### Supplied material
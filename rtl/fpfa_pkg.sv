// fpfa_pkg - shared sizes, number formats and configuration types of the FPFA
// (Field Programmable Function Array) processor tile.
//
// A tile has five identical blocks. Each block holds one ALU with four
// inputs (a, b, c, d) and two outputs (out1, out2), a register bank of four
// 20-bit registers in front of every ALU input, and two 256 x 20-bit local
// memories. A crossbar lets any ALU output or memory output be written into
// any register or memory of the tile. These numbers follow the published
// tile; the bus count of the crossbar, the field encodings and the program
// memory depth are this design's own choices.
//
// Number formats: words on the crossbar, in registers and in memories are
// 20-bit sign-magnitude (bit 19 = sign, bits 18:0 = magnitude). Inside the
// ALU the adders work in two's complement and the multiplier on magnitudes.
//
// A tile is programmed with one instruction (instr_t) per clock cycle. An
// instruction is the complete configuration of the tile for that cycle: the
// function of each ALU, the read address of each register bank, which source
// drives each crossbar bus, which bus each register bank and memory writes
// from, and how each memory's address pointers move.
package fpfa_pkg;

  // ---------------------------------------------------------------- sizes
  localparam int unsigned WORD_W    = 20;  // ALU in/out, register and memory word
  localparam int unsigned MAG_W     = WORD_W - 1;  // magnitude bits of a word
  localparam int unsigned ACC_W     = 40;  // level-2 / level-3 datapath
  localparam int unsigned NUM_ALUS  = 5;   // blocks (ALUs) per tile
  localparam int unsigned NUM_IN    = 4;   // ALU inputs a, b, c, d
  localparam int unsigned NUM_OUT   = 2;   // ALU outputs out1, out2
  localparam int unsigned MEMS_PER_ALU = 2;
  localparam int unsigned NUM_MEMS  = NUM_ALUS * MEMS_PER_ALU;
  localparam int unsigned MEM_DEPTH = 256;
  localparam int unsigned MEM_AW    = $clog2(MEM_DEPTH);
  localparam int unsigned REG_DEPTH = 4;   // registers per bank
  localparam int unsigned REG_AW    = $clog2(REG_DEPTH);
  localparam int unsigned NUM_BANKS = NUM_ALUS * NUM_IN;
  localparam int unsigned NUM_BUSES = 10;  // horizontal crossbar lines
  localparam int unsigned BUS_AW    = $clog2(NUM_BUSES);
  // Crossbar sources: ALU outputs first (alu*2 + out index), then memories.
  localparam int unsigned NUM_SRCS  = NUM_ALUS * NUM_OUT + NUM_MEMS;
  localparam int unsigned SRC_AW    = $clog2(NUM_SRCS);
  localparam int unsigned SRC_MEM0  = NUM_ALUS * NUM_OUT;
  localparam int unsigned PROG_DEPTH = 32; // program memory words
  localparam int unsigned PC_W      = $clog2(PROG_DEPTH);
  localparam int unsigned LOOP_W    = 16;  // loop counter

  typedef logic [WORD_W-1:0] word_t;         // sign-magnitude word
  typedef logic signed [WORD_W-1:0] sval_t;  // two's complement, |v| < 2**MAG_W
  typedef logic signed [ACC_W-1:0] acc_t;    // 40-bit two's complement

  localparam sval_t SVAL_MAX = sval_t'((1 << MAG_W) - 1);
  localparam sval_t SVAL_MIN = -SVAL_MAX;

  // ------------------------------------------------- level-1 function block
  typedef enum logic [2:0] {
    FN_ZERO  = 3'd0,  // 0
    FN_LEFT  = 3'd1,  // [abs][neg] left
    FN_RIGHT = 3'd2,  // [abs][neg] right
    FN_ADD   = 3'd3,  // [abs] ([neg] left + [neg] right)
    FN_MIN   = 3'd4,  // [abs] min([neg] left, [neg] right)
    FN_MAX   = 3'd5   // [abs] max([neg] left, [neg] right)
  } fn_op_e;

  typedef struct packed {
    fn_op_e op;
    logic   neg_l;  // negate the left operand first
    logic   neg_r;  // negate the right operand first
    logic   absv;   // absolute value of the result
  } fn_cfg_t;

  // ------------------------------------------------------ level 2 and 3
  typedef enum logic [1:0] {ML_A, ML_C, ML_D, ML_B} mul_l_e;        // left multiplier input
  typedef enum logic [2:0] {MR_C, MR_A, MR_B, MR_D, MR_Z1} mul_r_e; // mY
  typedef enum logic [1:0] {ME_ZERO, ME_C, ME_D, ME_EAST} me_e;     // mE
  typedef enum logic [1:0] {MB_ZERO, MB_C, MB_D, MB_CD} mb_e;       // mB
  typedef enum logic [1:0] {OS_O1H, OS_O1L, OS_O2H, OS_O2L} osel_e; // mO1 / mO2

  typedef struct packed {
    fn_cfg_t f1;      // f1(a, b)
    fn_cfg_t f2;      // f2(c, d)
    fn_cfg_t f3;      // f3(f1, f2) = Z1
    logic    l2_en;   // mZ: 1 = multiply-add result, 0 = bypass level 2 (Z2 = Z1)
    mul_l_e  ml;
    mul_r_e  mr;
    me_e     me;
    logic    sub;     // level-2 adder: product - E instead of product + E
    mb_e     mb;      // level-3 operand: o1 = B + Z2, o2 = B - Z2
    osel_e   out1;
    osel_e   out2;
  } alu_cfg_t;

  // ------------------------------------------------------- tile control
  typedef enum logic [2:0] {
    PTR_HOLD   = 3'd0,  // access at ptr, ptr unchanged
    PTR_INC    = 3'd1,  // access at ptr, then ptr + 1
    PTR_DEC    = 3'd2,  // access at ptr, then ptr - 1
    PTR_LD_INC = 3'd3,  // access at imm, then ptr = imm + 1
    PTR_LD_DEC = 3'd4   // access at imm, then ptr = imm - 1
  } ptr_op_e;

  typedef struct packed {
    logic                  we;
    logic [BUS_AW-1:0]     bus;
    ptr_op_e               rd_op;
    ptr_op_e               wr_op;
    logic [MEM_AW-1:0]     imm;
  } mem_ctl_t;

  typedef struct packed {
    logic              we;
    logic [REG_AW-1:0] addr;
    logic [BUS_AW-1:0] bus;
  } reg_wr_t;

  typedef struct packed {
    logic              en;   // 0: the bus carries 0
    logic [SRC_AW-1:0] src;
  } bus_ctl_t;

  typedef struct packed {
    logic                                     halt;      // end of program (not executed)
    logic                                     loop_end;  // last word of the loop body
    logic [PC_W-1:0]                          loop_to;   // first word of the loop body
    alu_cfg_t [NUM_ALUS-1:0]                  alu;
    logic [NUM_ALUS-1:0][NUM_IN-1:0][REG_AW-1:0] rd_addr;
    reg_wr_t  [NUM_ALUS-1:0][NUM_IN-1:0]      rwr;
    mem_ctl_t [NUM_MEMS-1:0]                  mem;
    bus_ctl_t [NUM_BUSES-1:0]                 bus;
  } instr_t;

  // --------------------------------------------- host (communication) port
  typedef enum logic [1:0] {
    CMD_WR_MEM  = 2'd0,  // write wdata to memory sel at addr
    CMD_RD_MEM  = 2'd1,  // read memory sel at addr, answer on rsp
    CMD_WR_PROG = 2'd2,  // write instr to program memory at addr
    CMD_START   = 2'd3   // run the program from word 0, loop count = wdata
  } cmd_op_e;

  typedef struct packed {
    cmd_op_e           op;
    logic [3:0]        sel;
    logic [MEM_AW-1:0] addr;
    word_t             wdata;
    instr_t            instr;
  } cmd_t;

  // ------------------------------------------------------------ helpers
  function automatic sval_t sm_to_s(word_t w);
    sval_t m;
    m = sval_t'({1'b0, w[MAG_W-1:0]});
    return w[WORD_W-1] ? -m : m;
  endfunction

  function automatic word_t s_to_sm(sval_t v);
    logic [MAG_W-1:0] m;
    m = (v < 0) ? MAG_W'(-v) : MAG_W'(v);
    return {v < 0, m};
  endfunction

  // Clamp a 21-bit intermediate to the range a sign-magnitude word can hold.
  localparam logic signed [WORD_W:0] WIDE_MAX = (1 << MAG_W) - 1;
  function automatic sval_t sat_w(logic signed [WORD_W:0] v);
    if (v > WIDE_MAX) return SVAL_MAX;
    if (v < -WIDE_MAX) return SVAL_MIN;
    return sval_t'(v);
  endfunction

endpackage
######
▶ [Problem to work on]:
If a line in the entries above holds the word "first", count it; then report the total alone.

▶ [Answer to this task]:
4